Long Story Short: Recognizing seasons

Learning has been as big a part of this semester for me as it has been for the students I teach.

After many years away from high school students, teaching has opened my eyes on some levels – and reinforced old beliefs on others.

Sometimes I’m shocked at things they don’t know. Last week, we started reviewing for the Spanish I final.

“Write the days of the week, the months of the year. Be sure you know which months are in each season,” I told the class.

They started working. A student raised her hand and whispered, “How do I know which months are in which seasons?”

She’s a smart girl. I was surprised at the question, but took the opportunity to connect our calendar with the ancient Aztec stone calendar we were also discussing.

If you asked her, she’d probably tell you that I went overboard in explaining, but she eventually got it.

A minute later, another student asked the same question. I began to wonder.

“Who knows which months are in which seasons?” I asked.

Not a single student raised his or her hand.

Turns out that of the 168 primarily 16 and 17-year-olds I teach, less than five could identify which months were in which seasons.

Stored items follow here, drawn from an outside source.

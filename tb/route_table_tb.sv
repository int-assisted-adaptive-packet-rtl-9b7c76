// route_table_tb: programs random routes, then looks up random destinations and
// compares egress port and hit flag with a shadow table, one cycle after the request.
module route_table_tb;
  import rha_pkg::*;

  logic clk = 0, rst_n = 0;
  always #5 clk = ~clk;

  logic              cfg_we, cfg_valid;
  logic [7:0]        cfg_addr;
  logic [PORT_W-1:0] cfg_port;
  logic              in_valid, out_valid;
  pkt_desc_t         in_desc, out_desc;

  route_table dut (.*);

  int checks = 0, failures = 0;
  bit       sv [256];
  int       sp [256];

  task automatic check(bit cond, string msg);
    checks++;
    if (!cond) begin failures++; $display("FAIL: %s", msg); end
  endtask

  initial begin
    cfg_we = 0; cfg_valid = 0; cfg_addr = 0; cfg_port = 0; in_valid = 0; in_desc = '0;
    repeat (2) @(posedge clk);
    rst_n = 1;
    @(posedge clk); #1;
    // after reset every lookup misses
    in_valid = 1; in_desc.ft.dst_ip = 32'h0a00_0005;
    @(posedge clk); #1; in_valid = 0;
    check(out_valid && !out_desc.route_hit, "miss after reset");
    for (int i = 0; i < 256; i++) begin
      sv[i] = ($urandom_range(0, 3) != 0);
      sp[i] = $urandom_range(0, NUM_PORTS - 1);
      cfg_we = 1; cfg_addr = 8'(i); cfg_valid = sv[i]; cfg_port = PORT_W'(sp[i]);
      @(posedge clk); #1;
    end
    cfg_we = 0;
    for (int n = 0; n < 2000; n++) begin
      logic [31:0] ip;
      ip = $urandom;
      in_valid = 1; in_desc = '0; in_desc.ft.dst_ip = ip; in_desc.tag = TAG_W'(n);
      @(posedge clk); #1;
      in_valid = 0;
      check(out_valid && out_desc.tag == TAG_W'(n), "one-cycle latency");
      check(out_desc.route_hit == sv[ip[7:0]], $sformatf("hit flag for %h", ip));
      if (sv[ip[7:0]]) check(int'(out_desc.eg_port) == sp[ip[7:0]], $sformatf("port for %h", ip));
    end
    $display("TB_RESULT checks=%0d failures=%0d", checks, failures);
    $finish;
  end

  initial begin
    repeat (20000) @(posedge clk);
    failures++;
    $display("FAIL: watchdog");
    $display("TB_RESULT checks=%0d failures=%0d", checks, failures);
    $finish;
  end
endmodule
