// wrr_port: the queues of one egress port and their weighted round-robin scheduler.
//
// NQ FIFO queues (desc_fifo) hold packet descriptors with their enqueue cycle. Each
// queue also keeps its length in cells; a packet is tail-dropped when its queue has
// no descriptor slot left or would exceed QCAP_CELLS cells.
//
// The port sends one cell per cycle, so after a packet of L cells starts it stays busy
// for L cycles. When idle with a packet waiting it raises req; the packet leaves in
// the cycle grant is given (the traffic manager arbitrates between ports for the
// single egress pipeline). The WRR scheduler stays on its current queue for up to
// WEIGHTS[q] packets per visit, then moves to the next non-empty queue in cyclic
// order; an empty queue is skipped at once, so the scheduler is work-conserving and
// queue q gets at least WEIGHTS[q] / sum(WEIGHTS) of the packets when all are busy.
//
// With the departing packet the port gives its queue time (cycles in the queue times
// NS_PER_CYCLE, saturating at 32 bits) and the cells left in its queue.
//
// The description gives WRR over FIFO queues and the rate bound of Eq. (1); packet
// (not byte) weights, the cell-per-cycle port and the buffer limits are this
// design's choices.
module wrr_port
  import rha_pkg::*;
#(
  parameter int unsigned               NQ           = NUM_QUEUES,
  parameter logic [NQ-1:0][W_W-1:0]    WEIGHTS      = DEF_WEIGHTS,
  parameter int unsigned               DEPTH        = 1024,
  parameter int unsigned               QCAP_CELLS   = 2048,
  parameter int unsigned               NS_PER_CYCLE = K_NS_PER_CELL
) (
  input  logic                   clk,
  input  logic                   rst_n,
  input  logic [31:0]            now,
  input  logic                   enq_valid,
  input  logic [QID_W-1:0]       enq_qid,
  input  pkt_desc_t              enq_desc,
  output logic                   enq_drop,
  output logic                   req,
  input  logic                   grant,
  output pkt_desc_t              deq_desc,
  output logic [QTIME_W-1:0]     deq_qtime,
  output logic [QLEN_W-1:0]      deq_qdepth,
  output logic [NQ-1:0][QLEN_W-1:0] qlen_cells
);
  localparam int AW = $clog2(DEPTH);
  localparam int SW = (NQ > 1) ? $clog2(NQ) : 1;

  pkt_desc_t       head [NQ];
  logic [31:0]     hts  [NQ];
  logic [AW:0]     cnt  [NQ];
  logic [QLEN_W:0] cells [NQ];
  logic [NQ-1:0]   nonempty;

  logic [SW-1:0]   cur, sel;
  logic [W_W-1:0]  credit;
  logic [LEN_W-1:0] busy;

  // enqueue acceptance
  logic            enq_ok;
  logic [SW-1:0]   eq;
  logic [LEN_W-1:0] in_len;
  assign eq     = (int'(enq_qid) < int'(NQ)) ? SW'(enq_qid) : '0;
  assign in_len = (enq_desc.len_cells == '0) ? LEN_W'(1) : enq_desc.len_cells;
  assign enq_ok = enq_valid && (cnt[eq] < (AW+1)'(DEPTH))
                  && ((cells[eq] + (QLEN_W+1)'(in_len)) <= (QLEN_W+1)'(QCAP_CELLS));
  assign enq_drop = enq_valid && !enq_ok;

  always_comb begin
    for (int q = 0; q < int'(NQ); q++) begin
      nonempty[q]   = (cnt[q] != '0);
      qlen_cells[q] = cells[q][QLEN_W] ? '1 : cells[q][QLEN_W-1:0];
    end
  end

  // WRR selection
  logic stay;
  always_comb begin
    stay = nonempty[cur] && (credit != '0);
    sel  = cur;
    if (!stay) begin
      for (int i = int'(NQ); i >= 1; i--) begin
        if (nonempty[(int'(cur) + i) % int'(NQ)]) sel = SW'((int'(cur) + i) % int'(NQ));
      end
    end
  end

  assign req = (busy == '0) && (nonempty != '0);
  logic deq;
  assign deq = req && grant;

  logic [LEN_W-1:0] out_len;
  logic [39:0]      wait_ns;
  always_comb begin
    deq_desc   = head[sel];
    out_len    = (deq_desc.len_cells == '0) ? LEN_W'(1) : deq_desc.len_cells;
    wait_ns    = 40'(now - hts[sel]) * 40'(NS_PER_CYCLE);
    deq_qtime  = (wait_ns > 40'({QTIME_W{1'b1}})) ? '1 : wait_ns[QTIME_W-1:0];
    deq_qdepth = QLEN_W'(cells[sel] - (QLEN_W+1)'(out_len));
  end

  for (genvar q = 0; q < int'(NQ); q++) begin : g_q
    desc_fifo #(.DEPTH(DEPTH)) u_fifo (
      .clk, .rst_n,
      .push     (enq_ok && (int'(eq) == q)),
      .push_desc(enq_desc),
      .push_ts  (now),
      .pop      (deq && (int'(sel) == q)),
      .head_desc(head[q]),
      .head_ts  (hts[q]),
      .count    (cnt[q])
    );
  end

  always_ff @(posedge clk or negedge rst_n) begin
    if (!rst_n) begin
      for (int q = 0; q < int'(NQ); q++) begin
        cells[q] <= '0;
      end
      cur    <= '0;
      credit <= '0;
      busy   <= '0;
    end else begin
      for (int q = 0; q < int'(NQ); q++) begin
        logic inc, dec;
        inc = enq_ok && (int'(eq) == q);
        dec = deq && (int'(sel) == q);
        cells[q] <= cells[q] + (inc ? (QLEN_W+1)'(in_len) : '0)
                             - (dec ? (QLEN_W+1)'(out_len) : '0);
      end
      if (deq) begin
        busy <= out_len - LEN_W'(1);
        if (stay) begin
          credit <= credit - W_W'(1);
        end else begin
          cur    <= sel;
          credit <= WEIGHTS[sel] - W_W'(1);
        end
      end else if (busy != '0) begin
        busy <= busy - LEN_W'(1);
      end
    end
  end
endmodule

How could they not know this?

The fact that we live in a temperate climate plays a role. Even still, the majority of my students have agrarian roots. The seasons controlled the lives of their ancestors. Few plant and harvest these days, but their lack of seasonal insights goes beyond that fact.

Could the disconnect be related to the inward focus of their lifestyles? Are we rearing a generation in such a temperature controlled environment that they’re less aware of the passage of time — hot to cool to cold to warm and back again? Maybe they notice but simply fail to connect the dots.

I drew a timeline and explained vernal equinox and summer solstice and how the days we call March 21, June 21, September 21 and December 21 play pivotal roles in our calendars and the ones created by the ancient Aztecs.

“Like on page 17 in your book,” I said, bringing the lesson back to the review for their final exam.

How much of it stuck? I don’t know, but we had to move on.

Then, last weekend I chaperoned the prom. There were things at this prom I had never seen before — namely the long line of teens dressed to the nines waiting to enter but first stopping to take a Breathalyzer test.

Seniors were easy to spot. They wore white.

Throughout the evening, I watched these kids, especially the guys in white, give each other great big bear hugs. They seemed to recognize the present-tense nostalgia of the situation.

They embraced each other in a way that demonstrated a kind of insight beyond springs and summers. Their eyes, full of a blend of emotions, indicated that they recognized that this season of their lives was passing.